He published on his site...very nice. Jpegs on the site under his gear tab. Hardly made a tweak off of those.


----------



## y8c616

*Ashdown Fallen Angel 60dsp*
Gain: 8
Treble: 8
Mid: 7
Bass: 4
Nice chunky, but not fuzzy rhythm tone. Just hit delay and boost for leads
NB: This head is reeeeally bass-heavy, hence the low bass setting and high trble and mids on my setting


----------



## Herb Dorklift

*Mesa Boogie Mark IV - Chunky Rhythm (Recto-esque)*

Lead Channel & EQ
Gain - 7.5/8 pulled
Treble - 7
Mids - 5.5
Bass - 2.5
Drive - 8 pulled
Presence - 2.5 pushed

Set volumes to whatever you want.

Mid Gain
Triode
Simul Class
Full Power or Tweed

Set EQ like the attached pic.

(The 1st and 4th sliders are supposed to be at the top line, the 3rd slider at the bottom)


----------



## lcsper

*Mesa/Boogie Dual Rectifier Roadster - 4 Channel All Around Setup

*Here's one I personally like for my Roadster:

Output - 11'o clock
Solo - 12'o clock

Channel 1 - Breathing, articulate Tweed cleans
Mode - Tweed
Master - adjust according to your playing volume, but make sure it is not set any higher than 12'o clock
Presence - 1'o clock
Bass - 2'o clock
Mids - 10'o clock
Highs - 1'o clock
Gain - 12'o clock

Channel 2 - Gritty Cleans (or Blues Lead with solo switch engaged)
Mode - Fat
Master - same as channel 1
Prescence - 11'o clock
Bass - 11'o clock
Mids - 1'o clock
Highs - 2'o clock
Gain - 2'o clock

Channel 3 - Chunky, tight distortion for rhythms (and if you got a tube screamer awesome leads)
Mode - Vintage
Master - adjust to playing volumes
Prescence - 2'o clock
Bass - 1'o clock
Mids - 2'o clock
Highs - 12:30
Gain - 1:30 - 2:30

Tube screamer settings - Keep everything flat and just turn gain up a tad, depending on how much gain you need for your leads

Channel 4 - Screamming leads
Mode - Modern
Master - same as Ch. 3
Prescence - 12'o clock
Bass - 11'o clock
Mids - 1'o clock
Highs - 2'o clock
Gain - 2'o clock
Solo switch engaged

These settings should give you some great sounds depending on what guitar you use


----------



## Taylor2

*Amp : Peavey 6505+*
Tight, clear, articulate and cutting metal tones.
Lead Channel
Pre : 10:00 - 11:00
Low : 12:00
Mid : 1:00
High : 1:00
Resonance : 12:00
Presence : 2:00
Post : 11:00

I use a Mesa 4x12 Recto cab.
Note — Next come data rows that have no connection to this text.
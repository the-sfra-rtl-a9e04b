// tile_config: configuration storage of one tile.
//
// Every switch, multiplexer and LUT of the tile is controlled by a
// configuration bit held next to it; the bits of all tiles are loaded in
// parallel over bit-lines with row/column addressing.  This model stores the
// tile's BITS configuration bits as 32-bit words and loads one word per
// clock: when cfg_we is high and (cfg_x, cfg_y) equals the tile's (X, Y),
// word cfg_word is replaced by cfg_data.  The tile coordinate acts as the
// row/column address.  Reset clears every bit, leaving the tile with all
// switches open and all LUTs at 0.  The word width, the write protocol and
// the reset are this design's choices.
module tile_config
  import sfra_pkg::*;
#(
  parameter int X    = 0,
  parameter int Y    = 0,
  parameter int BITS = TILE_CFG_BITS
) (
  input  logic                   clk,
  input  logic                   rst_n,
  input  logic                   cfg_we,
  input  logic [COORD_W-1:0]     cfg_x,
  input  logic [COORD_W-1:0]     cfg_y,
  input  logic [CFG_WADDR_W-1:0] cfg_word,
  input  logic [CFG_WORD_W-1:0]  cfg_data,
  output logic [BITS-1:0]        bits
);

  localparam int WORDS = (BITS + CFG_WORD_W - 1) / CFG_WORD_W;

  logic [WORDS-1:0][CFG_WORD_W-1:0] mem;
  logic [WORDS*CFG_WORD_W-1:0]      flat;
  logic sel;

  assign sel = cfg_we && (int'(cfg_x) == X) && (int'(cfg_y) == Y);

  always_ff @(posedge clk or negedge rst_n) begin
    if (!rst_n) begin
      mem <= '0;
    end else if (sel && int'(cfg_word) < WORDS) begin
      mem[cfg_word] <= cfg_data;
    end
  end

  assign flat = mem;
  assign bits = flat[BITS-1:0];

endmodule
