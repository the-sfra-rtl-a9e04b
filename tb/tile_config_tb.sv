// tile_config_tb: writes random words to the tile's own address and to
// neighbouring addresses; only writes addressed to (X, Y) may change the
// stored bits, which are checked against a shadow copy after every write.
module tile_config_tb;
  import sfra_pkg::*;
  localparam int X = 3, Y = 5;
  localparam int BITS = TILE_CFG_BITS;
  logic clk = 1'b0, rst_n = 1'b0, cfg_we = 1'b0;
  logic [COORD_W-1:0] cfg_x = '0, cfg_y = '0;
  logic [CFG_WADDR_W-1:0] cfg_word = '0;
  logic [CFG_WORD_W-1:0] cfg_data = '0;
  logic [BITS-1:0] bits;
  logic [CFG_WORDS*CFG_WORD_W-1:0] shadow = '0;
  int checks = 0, failures = 0;

  tile_config #(.X(X), .Y(Y), .BITS(BITS)) dut (.clk, .rst_n, .cfg_we, .cfg_x, .cfg_y,
    .cfg_word, .cfg_data, .bits);

  always #5 clk = ~clk;

  initial begin
    repeat (5000) @(posedge clk);
    failures++;
    $display("TB_RESULT checks=%0d failures=%0d", checks, failures);
    $finish;
  end

  initial begin
    repeat (2) @(posedge clk);
    rst_n = 1'b1;
    @(negedge clk);
    checks++;
    if (bits !== '0) begin failures++; $display("not cleared by reset"); end
    for (int t = 0; t < 600; t++) begin
      int wx, wy, ww;
      wx = X + $urandom_range(2) - 1;
      wy = Y + $urandom_range(2) - 1;
      ww = $urandom_range(CFG_WORDS - 1);
      cfg_we   = ($urandom_range(7) != 0);
      cfg_x    = COORD_W'(wx);
      cfg_y    = COORD_W'(wy);
      cfg_word = CFG_WADDR_W'(ww);
      cfg_data = $urandom;
      if (cfg_we && wx == X && wy == Y) shadow[ww*CFG_WORD_W +: CFG_WORD_W] = cfg_data;
      @(negedge clk);
      checks++;
      if (bits !== shadow[BITS-1:0]) begin
        failures++;
        if (failures < 10) $display("t=%0d mismatch after write (%0d,%0d) word %0d", t, wx, wy, ww);
      end
    end
    $display("TB_RESULT checks=%0d failures=%0d", checks, failures);
    $finish;
  end
endmodule
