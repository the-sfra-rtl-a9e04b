// sfra_slice: one slice of the SFRA logic block.
//
// The slice keeps the Virtex slice's logic but drops what C-slow retiming
// makes meaningless: there is no LUT RAM, no clock enable, no set/reset, and
// no XQ/YQ outputs.  What remains:
//   * ten inputs (F1-F4, G1-G4, BX, BY), each behind a retiming chain;
//   * two 4-LUTs (F and G);
//   * the carry logic: for each half a carry multiplexer selected by the LUT
//     output (or forced to propagate), whose other input is a constant, the
//     first LUT input, or the product of the first two LUT inputs; a carry
//     XOR gives the sum.  The chain runs CIN -> F half -> G half -> COUT, and
//     may start from BX instead of CIN;
//   * F5 (selected by BX) combining the two LUTs, and F6 (selected by BY)
//     combining this slice's F5 with the other slice's F5;
//   * four registered outputs: X (F LUT, F sum or F5), Y (G LUT, G sum or F6),
//     XB (carry tap after the F half, or BX) and YB (COUT, or BY).
//     Routing BX to XB and BY to YB lets the router use them as corner turns.
//
// Timing: an input reaches a registered output tap+2 cycles after it was on
// the wire (retiming chain of tap+1 registers, then the output register).
// COUT and F5 are combinational.  The set of parts and their wiring follows
// the slice figure of the architecture; which input of F5/F6 is selected by
// 0 or 1, which LUT inputs feed the carry logic, and the field encodings are
// this design's choices.
module sfra_slice
  import sfra_pkg::*;
(
  input  logic                 clk,
  input  logic                 rst_n,
  input  slice_cfg_t           cfg,
  input  logic [SLICE_IN-1:0]  in,        // from the input C-boxes
  input  logic                 cin,       // carry in from the slice below
  input  logic                 f5_other,  // F5 of the other slice of the CLB
  output logic                 cout,      // carry out to the slice above
  output logic                 f5,        // to F6 of the other slice
  output logic [SLICE_OUT-1:0] out_q      // registered X, Y, XB, YB
);

  logic [SLICE_IN-1:0] rin;  // retimed inputs

  for (genvar k = 0; k < SLICE_IN; k++) begin : g_rt
    retime_chain #(.DEPTH(RETIME_DEPTH)) u_rt (
      .clk, .rst_n, .d(in[k]), .tap(cfg.rt_delay[k]), .q(rin[k])
    );
  end

  logic f_lut, g_lut;
  lut4 u_flut (.table_bits(cfg.f.lut), .i(rin[IN_F4:IN_F1]), .o(f_lut));
  lut4 u_glut (.table_bits(cfg.g.lut), .i(rin[IN_G4:IN_G1]), .o(g_lut));

  logic bx, by;
  assign bx = rin[IN_BX] ^ cfg.bx_inv;
  assign by = rin[IN_BY] ^ cfg.by_inv;

  // carry-mux data input of one half
  function automatic logic carry_di(half_cfg_t h, logic a, logic b);
    unique case (h.di_sel)
      DI_ZERO: return 1'b0;
      DI_ONE:  return 1'b1;
      DI_OPA:  return a ^ h.inv_a;
      default: return (a ^ h.inv_a) & (b ^ h.inv_b);
    endcase
  endfunction

  logic c0, c1, f_sum, g_sum, f_sel, g_sel, f6;
  always_comb begin
    c0    = cfg.cin_bx ? bx : cin;
    f_sel = cfg.f.force_prop | f_lut;
    c1    = f_sel ? c0 : carry_di(cfg.f, rin[IN_F1], rin[IN_F2]);
    f_sum = f_lut ^ c0;
    g_sel = cfg.g.force_prop | g_lut;
    cout  = g_sel ? c1 : carry_di(cfg.g, rin[IN_G1], rin[IN_G2]);
    g_sum = g_lut ^ c1;
    f5    = bx ? f_lut : g_lut;
    f6    = by ? f5 : f5_other;
  end

  function automatic logic out_mux(out_sel_e s, logic lut, logic sum, logic wide);
    unique case (s)
      OSEL_LUT:  return lut;
      OSEL_SUM:  return sum;
      OSEL_WIDE: return wide;
      default:   return 1'b0;
    endcase
  endfunction

  logic [SLICE_OUT-1:0] out_d;
  always_comb begin
    out_d[OUT_X]  = out_mux(cfg.f.out_sel, f_lut, f_sum, f5);
    out_d[OUT_Y]  = out_mux(cfg.g.out_sel, g_lut, g_sum, f6);
    out_d[OUT_XB] = cfg.f.b_turn ? bx : c1;
    out_d[OUT_YB] = cfg.g.b_turn ? by : cout;
  end

  always_ff @(posedge clk or negedge rst_n) begin
    if (!rst_n) out_q <= '0;
    else        out_q <= out_d;
  end

endmodule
V30's.
Works great for most places, adjust carefully for different environments.
Run the tubes warmer, while keeping the gain low and the master high, with a strong pick attack will keep it rather big sounding whilst keeping clear from the low preamp gain.
Doing this also keeps the fizz low.


----------



## col

I'm using the crunch channel for high gain and the lead channel for cleans:

Crunch channel:
Crunch pushed in, bright off
pregain 5
bass 4
mids 7
treble 6
resonance 5
presence 6
post gain 5

Lead channel:
pregain 0.5
post gain 8

This is with a Marshall 1960A with G12T75's.

Diezel Herbert

Treble 11:00
Mids 1:00
Bass 11:00
Gain 12:00
Ch vol 10:00
Presence 11:00
Deep 12:00
Master 10:00

Mid cut 10:00
Level 1:00


----------



## Metalus

Anybody got some settings for an ENGL Savage 120?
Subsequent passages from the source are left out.